# WHAT TO DO:
Of the material below, only the lines from the line containing "filename tb/tb_i281e_loader.sv" down to the line containing "localparam logic [15:0]" belong in the answer, written out exactly.

#### DATA SUPPLIED ####

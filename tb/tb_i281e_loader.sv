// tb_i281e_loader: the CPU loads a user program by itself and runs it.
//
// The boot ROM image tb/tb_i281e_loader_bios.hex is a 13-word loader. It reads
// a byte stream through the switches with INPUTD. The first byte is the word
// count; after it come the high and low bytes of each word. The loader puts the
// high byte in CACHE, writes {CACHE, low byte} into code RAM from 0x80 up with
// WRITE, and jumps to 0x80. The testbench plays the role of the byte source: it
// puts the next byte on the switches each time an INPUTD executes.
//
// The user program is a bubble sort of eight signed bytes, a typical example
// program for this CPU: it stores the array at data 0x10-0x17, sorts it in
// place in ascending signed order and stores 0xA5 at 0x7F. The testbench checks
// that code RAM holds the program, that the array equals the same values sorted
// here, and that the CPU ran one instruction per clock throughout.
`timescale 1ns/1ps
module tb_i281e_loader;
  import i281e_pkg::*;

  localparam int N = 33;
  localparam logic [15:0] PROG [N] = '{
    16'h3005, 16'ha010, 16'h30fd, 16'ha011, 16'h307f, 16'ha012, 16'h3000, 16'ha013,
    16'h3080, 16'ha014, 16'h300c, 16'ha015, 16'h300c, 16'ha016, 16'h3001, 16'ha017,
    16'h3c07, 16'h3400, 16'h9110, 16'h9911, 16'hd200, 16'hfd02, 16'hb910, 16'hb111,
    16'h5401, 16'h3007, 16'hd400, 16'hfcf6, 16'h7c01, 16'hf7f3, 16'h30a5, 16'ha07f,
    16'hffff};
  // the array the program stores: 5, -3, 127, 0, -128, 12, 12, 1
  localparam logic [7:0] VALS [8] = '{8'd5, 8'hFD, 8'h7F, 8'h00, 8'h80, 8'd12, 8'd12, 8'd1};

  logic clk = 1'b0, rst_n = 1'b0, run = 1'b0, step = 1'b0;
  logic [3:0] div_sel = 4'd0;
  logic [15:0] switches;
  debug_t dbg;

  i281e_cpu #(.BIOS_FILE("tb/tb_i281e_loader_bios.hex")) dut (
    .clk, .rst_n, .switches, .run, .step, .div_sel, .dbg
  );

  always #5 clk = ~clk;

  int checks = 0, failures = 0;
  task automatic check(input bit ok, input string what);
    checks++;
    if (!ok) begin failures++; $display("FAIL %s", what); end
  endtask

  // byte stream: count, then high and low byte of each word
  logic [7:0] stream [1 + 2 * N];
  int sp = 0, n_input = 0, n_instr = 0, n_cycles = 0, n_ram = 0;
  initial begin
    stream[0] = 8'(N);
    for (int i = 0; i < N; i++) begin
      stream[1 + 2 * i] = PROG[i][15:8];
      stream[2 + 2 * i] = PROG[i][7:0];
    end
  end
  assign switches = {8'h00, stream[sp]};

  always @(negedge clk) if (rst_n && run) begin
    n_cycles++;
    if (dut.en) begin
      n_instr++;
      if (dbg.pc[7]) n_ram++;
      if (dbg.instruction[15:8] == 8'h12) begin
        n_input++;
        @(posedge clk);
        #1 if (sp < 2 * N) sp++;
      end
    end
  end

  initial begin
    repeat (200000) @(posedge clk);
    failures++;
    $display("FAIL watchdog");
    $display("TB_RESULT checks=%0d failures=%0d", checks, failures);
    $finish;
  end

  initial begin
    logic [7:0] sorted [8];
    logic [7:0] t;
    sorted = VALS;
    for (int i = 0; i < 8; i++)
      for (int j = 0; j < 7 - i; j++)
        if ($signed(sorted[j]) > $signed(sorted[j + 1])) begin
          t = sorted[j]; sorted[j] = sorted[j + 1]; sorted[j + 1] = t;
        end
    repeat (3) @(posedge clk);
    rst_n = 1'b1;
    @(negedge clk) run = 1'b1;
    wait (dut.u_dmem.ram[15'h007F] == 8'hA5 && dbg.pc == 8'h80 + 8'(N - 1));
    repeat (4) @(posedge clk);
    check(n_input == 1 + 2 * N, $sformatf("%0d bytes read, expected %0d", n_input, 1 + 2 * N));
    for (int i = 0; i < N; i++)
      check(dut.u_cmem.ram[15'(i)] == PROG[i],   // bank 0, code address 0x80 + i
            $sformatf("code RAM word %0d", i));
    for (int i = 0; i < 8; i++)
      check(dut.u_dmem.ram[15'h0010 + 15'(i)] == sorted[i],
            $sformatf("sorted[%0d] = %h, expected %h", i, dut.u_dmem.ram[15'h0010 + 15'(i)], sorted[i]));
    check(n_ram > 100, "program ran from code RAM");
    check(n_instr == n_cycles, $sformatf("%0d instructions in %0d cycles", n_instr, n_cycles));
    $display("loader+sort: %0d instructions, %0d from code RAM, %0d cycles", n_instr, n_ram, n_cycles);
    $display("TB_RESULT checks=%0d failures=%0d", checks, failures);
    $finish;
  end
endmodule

####
#### DATA SUPPLIED ####

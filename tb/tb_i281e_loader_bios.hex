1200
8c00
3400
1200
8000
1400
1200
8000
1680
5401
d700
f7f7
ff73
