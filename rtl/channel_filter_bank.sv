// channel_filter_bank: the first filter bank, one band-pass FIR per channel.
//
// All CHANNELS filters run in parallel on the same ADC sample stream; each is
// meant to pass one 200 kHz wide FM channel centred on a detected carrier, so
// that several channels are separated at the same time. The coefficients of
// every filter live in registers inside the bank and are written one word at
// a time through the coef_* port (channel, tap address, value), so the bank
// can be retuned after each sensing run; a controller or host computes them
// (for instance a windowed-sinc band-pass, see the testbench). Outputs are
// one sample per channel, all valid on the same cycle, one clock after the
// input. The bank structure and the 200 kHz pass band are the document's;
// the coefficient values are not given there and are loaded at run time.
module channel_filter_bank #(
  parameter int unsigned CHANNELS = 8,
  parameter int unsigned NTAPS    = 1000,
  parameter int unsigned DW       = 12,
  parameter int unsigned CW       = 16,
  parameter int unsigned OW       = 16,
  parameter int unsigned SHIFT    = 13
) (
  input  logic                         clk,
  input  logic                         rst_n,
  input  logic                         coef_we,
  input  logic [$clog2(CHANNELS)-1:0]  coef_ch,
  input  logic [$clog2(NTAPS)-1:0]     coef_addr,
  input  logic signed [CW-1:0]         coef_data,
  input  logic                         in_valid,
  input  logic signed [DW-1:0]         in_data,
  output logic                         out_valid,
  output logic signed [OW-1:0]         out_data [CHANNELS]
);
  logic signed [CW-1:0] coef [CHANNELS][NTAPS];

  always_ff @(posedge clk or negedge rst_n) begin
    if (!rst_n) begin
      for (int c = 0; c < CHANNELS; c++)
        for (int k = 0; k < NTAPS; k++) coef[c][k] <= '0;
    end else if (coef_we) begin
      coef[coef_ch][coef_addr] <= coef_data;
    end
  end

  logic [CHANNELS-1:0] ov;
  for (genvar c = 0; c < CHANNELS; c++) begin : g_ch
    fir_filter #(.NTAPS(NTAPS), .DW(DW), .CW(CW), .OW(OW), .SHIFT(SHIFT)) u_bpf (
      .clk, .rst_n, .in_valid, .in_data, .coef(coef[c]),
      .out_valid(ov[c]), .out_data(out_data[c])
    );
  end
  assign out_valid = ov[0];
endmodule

####
#### DATA SUPPLIED ####

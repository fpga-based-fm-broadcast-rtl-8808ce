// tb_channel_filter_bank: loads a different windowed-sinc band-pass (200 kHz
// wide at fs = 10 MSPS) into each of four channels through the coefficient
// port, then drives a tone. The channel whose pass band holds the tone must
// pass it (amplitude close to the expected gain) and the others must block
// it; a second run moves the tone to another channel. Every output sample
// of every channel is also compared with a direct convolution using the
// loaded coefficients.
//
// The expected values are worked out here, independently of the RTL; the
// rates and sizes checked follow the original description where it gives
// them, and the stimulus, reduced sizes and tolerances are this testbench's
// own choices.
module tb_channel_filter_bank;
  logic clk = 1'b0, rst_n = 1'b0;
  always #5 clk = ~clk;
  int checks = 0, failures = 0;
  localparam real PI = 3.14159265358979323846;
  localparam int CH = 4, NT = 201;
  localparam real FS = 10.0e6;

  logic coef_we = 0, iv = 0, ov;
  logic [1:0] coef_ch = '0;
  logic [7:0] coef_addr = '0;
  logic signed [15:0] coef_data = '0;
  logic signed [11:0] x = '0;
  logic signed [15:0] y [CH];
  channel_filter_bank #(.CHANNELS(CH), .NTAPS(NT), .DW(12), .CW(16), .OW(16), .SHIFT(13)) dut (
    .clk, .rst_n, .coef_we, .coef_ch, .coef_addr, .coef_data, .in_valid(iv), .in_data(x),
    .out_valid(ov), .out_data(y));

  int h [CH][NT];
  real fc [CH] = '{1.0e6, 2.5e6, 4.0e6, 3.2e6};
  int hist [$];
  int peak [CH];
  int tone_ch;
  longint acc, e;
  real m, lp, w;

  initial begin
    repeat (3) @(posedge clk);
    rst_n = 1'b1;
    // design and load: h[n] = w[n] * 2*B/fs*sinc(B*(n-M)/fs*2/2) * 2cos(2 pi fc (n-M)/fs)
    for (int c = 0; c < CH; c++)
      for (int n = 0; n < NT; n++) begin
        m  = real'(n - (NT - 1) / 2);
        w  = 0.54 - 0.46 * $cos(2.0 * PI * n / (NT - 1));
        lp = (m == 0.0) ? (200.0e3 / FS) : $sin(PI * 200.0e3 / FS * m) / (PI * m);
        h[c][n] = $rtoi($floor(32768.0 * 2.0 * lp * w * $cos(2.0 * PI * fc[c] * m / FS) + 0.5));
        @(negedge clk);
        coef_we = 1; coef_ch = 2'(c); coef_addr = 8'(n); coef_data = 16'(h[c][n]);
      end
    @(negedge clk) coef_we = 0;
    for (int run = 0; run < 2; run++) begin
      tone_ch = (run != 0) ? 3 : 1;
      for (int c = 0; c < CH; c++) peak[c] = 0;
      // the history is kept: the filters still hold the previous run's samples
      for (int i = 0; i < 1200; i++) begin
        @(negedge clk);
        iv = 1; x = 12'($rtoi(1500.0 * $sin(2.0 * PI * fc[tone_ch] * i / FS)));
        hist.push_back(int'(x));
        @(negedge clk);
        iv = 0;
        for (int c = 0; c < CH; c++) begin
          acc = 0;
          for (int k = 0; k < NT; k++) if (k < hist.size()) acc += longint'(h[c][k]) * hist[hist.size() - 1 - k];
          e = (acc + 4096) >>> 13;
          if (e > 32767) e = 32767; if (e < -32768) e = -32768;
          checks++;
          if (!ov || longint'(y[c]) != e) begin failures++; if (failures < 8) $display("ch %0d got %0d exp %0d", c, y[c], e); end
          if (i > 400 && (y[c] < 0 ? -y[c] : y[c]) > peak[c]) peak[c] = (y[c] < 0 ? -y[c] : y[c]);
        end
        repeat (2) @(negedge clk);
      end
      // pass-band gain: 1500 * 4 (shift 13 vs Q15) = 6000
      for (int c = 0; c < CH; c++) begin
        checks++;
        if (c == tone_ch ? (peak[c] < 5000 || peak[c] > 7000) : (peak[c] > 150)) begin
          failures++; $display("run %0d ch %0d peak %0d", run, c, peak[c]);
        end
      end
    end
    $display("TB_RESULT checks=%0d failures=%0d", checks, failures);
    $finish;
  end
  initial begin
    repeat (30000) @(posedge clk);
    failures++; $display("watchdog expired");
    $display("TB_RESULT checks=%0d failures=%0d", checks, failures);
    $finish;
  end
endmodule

####

# RESPONSE BOX:
filename tb/tb_i281e_loader.sv
// tb_i281e_loader: the CPU loads a user program by itself and runs it.
//
// The boot ROM image tb/tb_i281e_loader_bios.hex is a 13-word loader. It reads
// a byte stream through the switches with INPUTD. The first byte is the word
// count; after it come the high and low bytes of each word. The loader puts the
// high byte in CACHE, writes {CACHE, low byte} into code RAM from 0x80 up with
// WRITE, and jumps to 0x80. The testbench plays the role of the byte source: it
// puts the next byte on the switches each time an INPUTD executes.
//
// The user program is a bubble sort of eight signed bytes, a typical example
// program for this CPU: it stores the array at data 0x10-0x17, sorts it in
// place in ascending signed order and stores 0xA5 at 0x7F. The testbench checks
// that code RAM holds the program, that the array equals the same values sorted
// here, and that the CPU ran one instruction per clock throughout.
`timescale 1ns/1ps
module tb_i281e_loader;
  import i281e_pkg::*;

  localparam int N = 33;
  localparam logic [15:0] PROG [N] = '{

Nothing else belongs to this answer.